Accompanying the conflict has been an unprecedented level of media coverage. And almost nothing is uncontested. Every sentence, every word of a news report is parsed for signs of bias by individuals and organisations dedicated to ensuring a fair deal for their point of view. Coverage is measured in minutes and seconds of airtime. Media organisations stand accused, by both sides, of prejudice, systemic bias and deliberate distortion.Why does this particular conflict, above all others, attract the attention it does? And why does it create such strong emotion, even among those with no connection to the region?John Lloyd, a contributing editor at the Financial Times, examines the evolution of coverage of the Arab-Israeli conflict from the founding of Israel to the present day.With contributions from journalists and those who monitor them, Lloyd asks why there is such focus both on the conflict itself and on those who report it. He traces the way reporting has developed from the early television age, through the introduction of 24-hour news channels to the inception of social media. And he examines the challenges of reporting fairly and accurately on a conflict in which every assertion is contested.”
The very first sentence gives an example of the last/first syndrome, so it doesn’t look promising. 
Are “the media” feeling sorry for themselves because we’re scrutinizing every sentence for the smallest scintilla of bias? They wonder why there is such a disproportionate focus on the region, when they might ask themselves whether their own disproportionate obsession with the subject has anything to do with it. 
Who is John Lloyd? Is he a covert anti-Israel zealot or just a common or garden mildly anti-Zionist media boffin? Or a Jew? 
Woops! He’s a communist. Oh no, it says here that “Lloyd is a former communist who became a critic of the left’s anti-imperialism, and a proponent of military aggression by the United States and its allies.”  He wrote about Bias and the BBC in the Guardian in 2007. (A long time ago.)
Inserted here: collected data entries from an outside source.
// bmnoc_route: next-route computation of a BMNoC router, from DstAddr alone.
//
// The block is purely combinational. A mesh router (ROLE_MR) looks the
// destination MRid up in a route table that holds, for every MRid of the
// mesh, the output port towards it; a packet whose MRid is the router's own
// goes to the local port of its CNid, or, with LOCAL_BY_ES set (edge switches
// below the mesh router), to the local port of its ESid. An edge switch (ROLE_ES) compares the
// MRid and ESid fields of DstAddr with its own: on a match the packet leaves on
// the port of its CNid (ports 1 and up), otherwise on port 0, the uplink to
// the mesh router. Routing on DstAddr only, the route table in mesh routers
// and the MRid/ESid compare in edge switches follow the BMNoC description.
//
// The table is filled at elaboration with dimension-ordered (X then Y) routes,
// which is this design's choice: the architecture names a partially adaptive
// routing but gives no rule for it, so every destination has one route and
// packets stay in order. MRid = y * MESH_X + x; x grows to the east and y to
// the north. Port numbers of a mesh router: 0 N, 1 E, 2 S, 3 W, 4.. local CNs.
//
// Interface: dst in, port out (index into the router's ports), dst_ok low when
// the address names a node that does not exist (the port is then 0).
module bmnoc_route
  import bmnoc_pkg::*;
#(
  parameter role_e       ROLE    = ROLE_MR,
  parameter int unsigned NPORTS  = 6,      // ports of the router
  parameter int unsigned N_LOCAL = 2,      // CN ports of the router
  parameter int unsigned MESH_X  = 2,
  parameter int unsigned MESH_Y  = 2,
  parameter int unsigned MY_MR   = 0,      // own MRid
  parameter int unsigned MY_ES   = 0,      // own ESid (edge switch only)
  parameter bit          LOCAL_BY_ES = 1'b0, // mesh router: local ports lead to ESes
  localparam int unsigned PW     = $clog2(NPORTS)
) (
  input  addr_t         dst,
  output logic [PW-1:0] port,
  output logic          dst_ok
);

  localparam int unsigned NMR = 8;  // MRid is 3 bits wide

  // Route table entry: output port towards MRid i; the own MRid maps to the
  // first local port and is overridden by the CNid below.
  typedef logic [PW-1:0] route_table_t [NMR];

  function automatic route_table_t build_table();
    route_table_t t;
    int unsigned mx, my, dx, dy;
    mx = MY_MR % MESH_X;
    my = MY_MR / MESH_X;
    for (int unsigned i = 0; i < NMR; i++) begin
      dx = i % MESH_X;
      dy = i / MESH_X;
      if (dx > mx)      t[i] = PW'(PORT_E);
      else if (dx < mx) t[i] = PW'(PORT_W);
      else if (dy > my) t[i] = PW'(PORT_N);
      else if (dy < my) t[i] = PW'(PORT_S);
      else              t[i] = PW'(PORT_LOCAL0);
    end
    return t;
  endfunction

  localparam route_table_t ROUTE_TABLE = build_table();

  always_comb begin
    port   = '0;
    dst_ok = 1'b0;
    if (ROLE == ROLE_MR) begin
      if (int'(dst.mr_id) < MESH_X * MESH_Y) begin
        if (int'(dst.mr_id) == MY_MR) begin
          if (LOCAL_BY_ES) begin
            if (int'(dst.es_id) < N_LOCAL) begin
              port   = PW'(PORT_LOCAL0 + int'(dst.es_id));
              dst_ok = 1'b1;
            end
          end else if (int'(dst.cn_id) < N_LOCAL) begin
            port   = PW'(PORT_LOCAL0 + int'(dst.cn_id));
            dst_ok = 1'b1;
          end
        end else begin
          port   = ROUTE_TABLE[dst.mr_id];
          dst_ok = 1'b1;
        end
      end
    end else begin
      if (int'(dst.mr_id) == MY_MR && int'(dst.es_id) == MY_ES) begin
        if (int'(dst.cn_id) < N_LOCAL) begin
          port   = PW'(1 + int'(dst.cn_id));
          dst_ok = 1'b1;
        end
      end else begin
        port   = '0;
        dst_ok = 1'b1;
      end
    end
  end

endmodule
Whenever the BBC tackles something like this and promises to lay bare the myths once and for all, it usually manages to make things even worse.  If the programme makers don’t even understand the very complicated history, or they learn the mythical version from each other, how can they make a fair assessment of possible bias? Even if they did make an effort to look further than Chomsky they’d be conscious of the Palestinian Solidarity campaigners looking disapprovingly over their shoulder. 

There was a symposium the other day, the panel were all vigorous anti-Israel campaigners who, after mutually reinforcing a few of their favourite myths, agreed to get up and ‘do something’.   They’re all much more pro-Palestinian than Hamas. If all the Palestinians came to their senses and realised that they’d benefit from accepting Israel and getting on with building a positive, neighbourly, shared future, that lot would be furious.

For some reason YouTube won't let me upload this video, but I might tempt you to look at it (Two parts) with these grabs instead.


  1. One myth to add to many:

    Palestine wasn't colonised before the arrival of the Western colonists. It was - it was colonised by the Turks. But for some reason no one ever suggests people of Turkish descent (and there are plenty of them) shouldn't live in Palestine.

    Dan Read

    1. Yes, indeed. Similarly, I've often wondered why there was no pressing, violent need for Palestinian independence back when Egypt ran Gaza and the so-called West Bank was part of Jordan. Nobody has ever given me an answer.